The most contentious possible remedy is that of Statehood. Opinions of the population are divided, thanks to many years of seemingly broken promises, mismanagement and in many cases, extortion.
Previous successful endeavors to establish Puerto Rico as a corporate paradise with beneficial tax strategies have been dissolved, leaving her with an aging network of defunct warehouses, factories and industrial facilities without businesses to operate within. More recent efforts such as the Act 20 - 22 law do little to bring employers, instead attracting wealthy individuals seeking an "onshore" tax haven.

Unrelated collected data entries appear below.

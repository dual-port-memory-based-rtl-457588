// tb_dpr: self-checking test of the DPR (code area, data area, register
// access between host and one unit).
//
// The host writes a program image into the code area and data into the data
// area; the unit-side fetch and data ports must read them back, and words the
// unit writes into the data area must be readable by the host. Register
// writes must appear on the unit's register port, and register reads must
// return the unit's value one cycle after the request.
module tb_dpr;
  import dsp_pkg::*;
  localparam int CD = 64, DD = 64, HAW = 9;

  logic clk = 0;
  always #5 clk = ~clk;

  logic host_en, host_we, code_en, data_en, data_we, reg_we;
  region_e host_region;
  logic [HAW-1:0] host_addr;
  word_t host_wdata, host_rdata, code_rdata, data_wdata, data_rdata, reg_wdata, reg_rdata;
  logic [5:0] code_addr, data_addr;
  logic [3:0] reg_addr;

  dpr #(.CODE_DEPTH(CD), .DATA_DEPTH(DD), .HAW(HAW)) dut (.clk, .host_en, .host_we,
    .host_region, .host_addr, .host_wdata, .host_rdata, .code_en, .code_addr, .code_rdata,
    .data_en, .data_we, .data_addr, .data_wdata, .data_rdata,
    .reg_we, .reg_addr, .reg_wdata, .reg_rdata);

  // unit register model: 16 registers, combinational read
  word_t uregs [16];
  assign reg_rdata = uregs[reg_addr];
  always_ff @(posedge clk) if (reg_we) uregs[reg_addr] <= reg_wdata;

  word_t code_img [CD], data_img [DD];
  int checks = 0, failures = 0;

  task automatic chk(input bit ok, input string what);
    checks++;
    if (!ok) begin failures++; $display("FAIL: %s", what); end
  endtask

  task automatic hwrite(input region_e r, input int a, input word_t d);
    host_en = 1; host_we = 1; host_region = r; host_addr = HAW'(a); host_wdata = d;
    @(negedge clk);
    host_en = 0; host_we = 0;
  endtask

  task automatic hread(input region_e r, input int a, output word_t d);
    host_en = 1; host_we = 0; host_region = r; host_addr = HAW'(a);
    @(negedge clk);
    host_en = 0;
    d = host_rdata;
  endtask

  initial begin
    repeat (10000) @(posedge clk);
    failures++;
    $display("TB_RESULT checks=%0d failures=%0d", checks, failures);
    $finish;
  end

  initial begin
    word_t v;
    host_en = 0; host_we = 0; host_region = R_CODE; host_addr = 0; host_wdata = 0;
    code_en = 0; code_addr = 0; data_en = 0; data_we = 0; data_addr = 0; data_wdata = 0;
    for (int i = 0; i < 16; i++) uregs[i] = 32'(i) * 32'h0101_0101;
    @(negedge clk);
    for (int i = 0; i < CD; i++) begin code_img[i] = $urandom; hwrite(R_CODE, i, code_img[i]); end
    for (int i = 0; i < DD; i++) begin data_img[i] = $urandom; hwrite(R_DATA, i, data_img[i]); end
    // unit fetches code and reads data in the same cycles
    for (int i = 0; i < CD; i++) begin
      code_en = 1; code_addr = 6'(i); data_en = 1; data_addr = 6'(CD - 1 - i);
      @(negedge clk);
      chk(code_rdata == code_img[i], "unit fetch sees host code");
      chk(data_rdata == data_img[CD - 1 - i], "unit data read sees host data");
    end
    code_en = 0; data_en = 0;
    // unit writes results, host reads them
    for (int i = 0; i < 8; i++) begin
      data_en = 1; data_we = 1; data_addr = 6'(i); data_wdata = 32'hC0DE_0000 + 32'(i);
      @(negedge clk);
    end
    data_en = 0; data_we = 0;
    for (int i = 0; i < 8; i++) begin
      hread(R_DATA, i, v);
      chk(v == 32'hC0DE_0000 + 32'(i), "host reads unit result");
    end
    for (int i = 0; i < 8; i++) begin
      hread(R_CODE, i, v);
      chk(v == code_img[i], "host reads code back");
    end
    // register access
    hwrite(R_REGS, 5, 32'hDEAD_BEEF);
    chk(uregs[5] == 32'hDEAD_BEEF, "register write reaches the unit");
    for (int i = 0; i < 16; i++) begin
      hread(R_REGS, i, v);
      chk(v == uregs[i], "register read");
    end
    $display("TB_RESULT checks=%0d failures=%0d", checks, failures);
    $finish;
  end
endmodule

Meanwhile an increasing number of lower-middle income citizens leave the island for the perceived security of mainland USA, and since Maria the one remaining industry stronghold of tourism took a brutal hit as many vacationers opted for alternative locations. Whether Statehood or independence will prevail is a question that goes beyond partisan politics, beyond any one administration. Since before the turning of the 20th century Puerto Ricans have known first-hand the devastating effects a dictatorial regime can have, and even when they became the spoils of the Spanish-American war in 1898 and the United States took over with a more platonic hand, the end-result has left the island weakened, open to rampant corruption, without personal resource or the avenue to seek security beyond federal agencies. It is this half-hearted nature of US control that leaves many disillusioned by the opportunities for statehood, certainly with no official word or action in sight. On the other hand, could independence provide any kind of answer? With sprawling debt and skilled workers seeking economic refuge elsewhere, Puerto Rico is between a rock and an increasingly hard place.
Here after the breaking dawn of the 21st century, public opinion is a great asset. Communication and information is as impactful a weapon as any military can aim. Redfish Media is an organization dedicated to distributing these ideologies, to providing a platform for the unheard, the inconvenient, the lost and repressed.

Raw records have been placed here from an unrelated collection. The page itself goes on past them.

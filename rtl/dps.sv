// dps: "DPRAM and synchronization interface", the link between two
// processing units (a ring neighbour or a bypass partner).
//
// One dual-port RAM is shared by the two units: side A uses RAM port A and
// side B uses RAM port B, so both can read and write it in the same cycle with
// no arbitration. Next to the RAM run a few one-bit synchronization lines in
// each direction. Each unit drives its own lines (set/clear from its program)
// and reads the lines of the other side; a program uses them to announce that
// a buffer in the shared RAM is full or free, which is also how the two units
// avoid writing one address at the same time.
//
// The sync lines are registered here once on their way across, so a bit set
// by one unit is seen by the other one cycle later. The source gives no number
// of lines ("a few"); SYNC_BITS = 4 and the one-cycle register are this
// design's choices, as is the RAM size.
module dps #(
  parameter int unsigned DEPTH     = 512,
  parameter int unsigned SYNC_BITS = 4,
  localparam int unsigned AW       = $clog2(DEPTH)
) (
  input  logic                 clk,
  input  logic                 rst,
  // side A
  input  logic                 a_en,
  input  logic                 a_we,
  input  logic [AW-1:0]        a_addr,
  input  logic [31:0]          a_wdata,
  output logic [31:0]          a_rdata,
  input  logic [SYNC_BITS-1:0] a_sync_out,  // driven by the unit on side A
  output logic [SYNC_BITS-1:0] a_sync_in,   // seen by the unit on side A
  // side B
  input  logic                 b_en,
  input  logic                 b_we,
  input  logic [AW-1:0]        b_addr,
  input  logic [31:0]          b_wdata,
  output logic [31:0]          b_rdata,
  input  logic [SYNC_BITS-1:0] b_sync_out,
  output logic [SYNC_BITS-1:0] b_sync_in
);

  dpram #(.DEPTH(DEPTH), .WIDTH(32)) u_ram (
    .clk_a(clk), .en_a(a_en), .we_a(a_we), .addr_a(a_addr), .wdata_a(a_wdata), .rdata_a(a_rdata),
    .clk_b(clk), .en_b(b_en), .we_b(b_we), .addr_b(b_addr), .wdata_b(b_wdata), .rdata_b(b_rdata)
  );

  always_ff @(posedge clk) begin
    if (rst) begin
      a_sync_in <= '0;
      b_sync_in <= '0;
    end else begin
      a_sync_in <= b_sync_out;
      b_sync_in <= a_sync_out;
    end
  end

endmodule
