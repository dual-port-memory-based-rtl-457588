// tb_dps: self-checking test of a DPS link (shared RAM plus sync lines).
//
// Side A writes a block of words that side B reads back, then side B writes
// a block that side A reads back, as two neighbouring units would. The sync
// lines are driven with random patterns and must appear on the other side
// exactly one clock later; after reset both inputs must read zero.
module tb_dps;
  localparam int DEPTH = 32, SB = 4, AW = $clog2(DEPTH);

  logic clk = 0, rst;
  always #5 clk = ~clk;

  logic a_en, a_we, b_en, b_we;
  logic [AW-1:0] a_addr, b_addr;
  logic [31:0] a_wdata, a_rdata, b_wdata, b_rdata;
  logic [SB-1:0] a_so, a_si, b_so, b_si;

  dps #(.DEPTH(DEPTH), .SYNC_BITS(SB)) dut (.clk, .rst,
    .a_en, .a_we, .a_addr, .a_wdata, .a_rdata, .a_sync_out(a_so), .a_sync_in(a_si),
    .b_en, .b_we, .b_addr, .b_wdata, .b_rdata, .b_sync_out(b_so), .b_sync_in(b_si));

  int checks = 0, failures = 0;
  logic [31:0] blk [DEPTH];

  task automatic chk(input bit ok, input string what);
    checks++;
    if (!ok) begin failures++; $display("FAIL: %s", what); end
  endtask

  initial begin
    repeat (5000) @(posedge clk);
    failures++;
    $display("TB_RESULT checks=%0d failures=%0d", checks, failures);
    $finish;
  end

  initial begin
    logic [SB-1:0] pa, pb;
    rst = 1; a_en = 0; a_we = 0; b_en = 0; b_we = 0; a_addr = 0; b_addr = 0;
    a_wdata = 0; b_wdata = 0; a_so = 4'hF; b_so = 4'hF;
    repeat (2) @(negedge clk);
    chk(a_si == 0 && b_si == 0, "sync inputs cleared by reset");
    rst = 0;
    // A -> B
    for (int i = 0; i < DEPTH; i++) begin
      @(negedge clk); a_en = 1; a_we = 1; a_addr = AW'(i); a_wdata = $urandom; blk[i] = a_wdata;
    end
    @(negedge clk); a_en = 0; a_we = 0;
    for (int i = 0; i < DEPTH; i++) begin
      b_en = 1; b_addr = AW'(i);
      @(negedge clk);
      chk(b_rdata == blk[i], $sformatf("B reads word %0d written by A", i));
    end
    b_en = 0;
    // B -> A
    for (int i = 0; i < DEPTH; i++) begin
      @(negedge clk); b_en = 1; b_we = 1; b_addr = AW'(i); b_wdata = $urandom; blk[i] = b_wdata;
    end
    @(negedge clk); b_en = 0; b_we = 0;
    for (int i = 0; i < DEPTH; i++) begin
      a_en = 1; a_addr = AW'(i);
      @(negedge clk);
      chk(a_rdata == blk[i], $sformatf("A reads word %0d written by B", i));
    end
    a_en = 0;
    // sync lines: one cycle of latency in each direction
    for (int t = 0; t < 50; t++) begin
      pa = SB'($urandom); pb = SB'($urandom);
      a_so = pa; b_so = pb;
      @(negedge clk);
      chk(b_si == pa && a_si == pb, "sync lines cross after one cycle");
    end
    $display("TB_RESULT checks=%0d failures=%0d", checks, failures);
    $finish;
  end
endmodule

The Forgotten Colony is a documentary produced by Redfish Media, with production service provided by CereProds. Redfish have a strong background in disruptive journalism, covering issues such as the crisis reportedly caused by Austerity measures in the UK and the Nambian quest for the return of native-land from their German colonizers dubbed Apartheit Continued.
Whether or not Puerto Rico becomes the 51st star on that flag of freedom, only time will tell.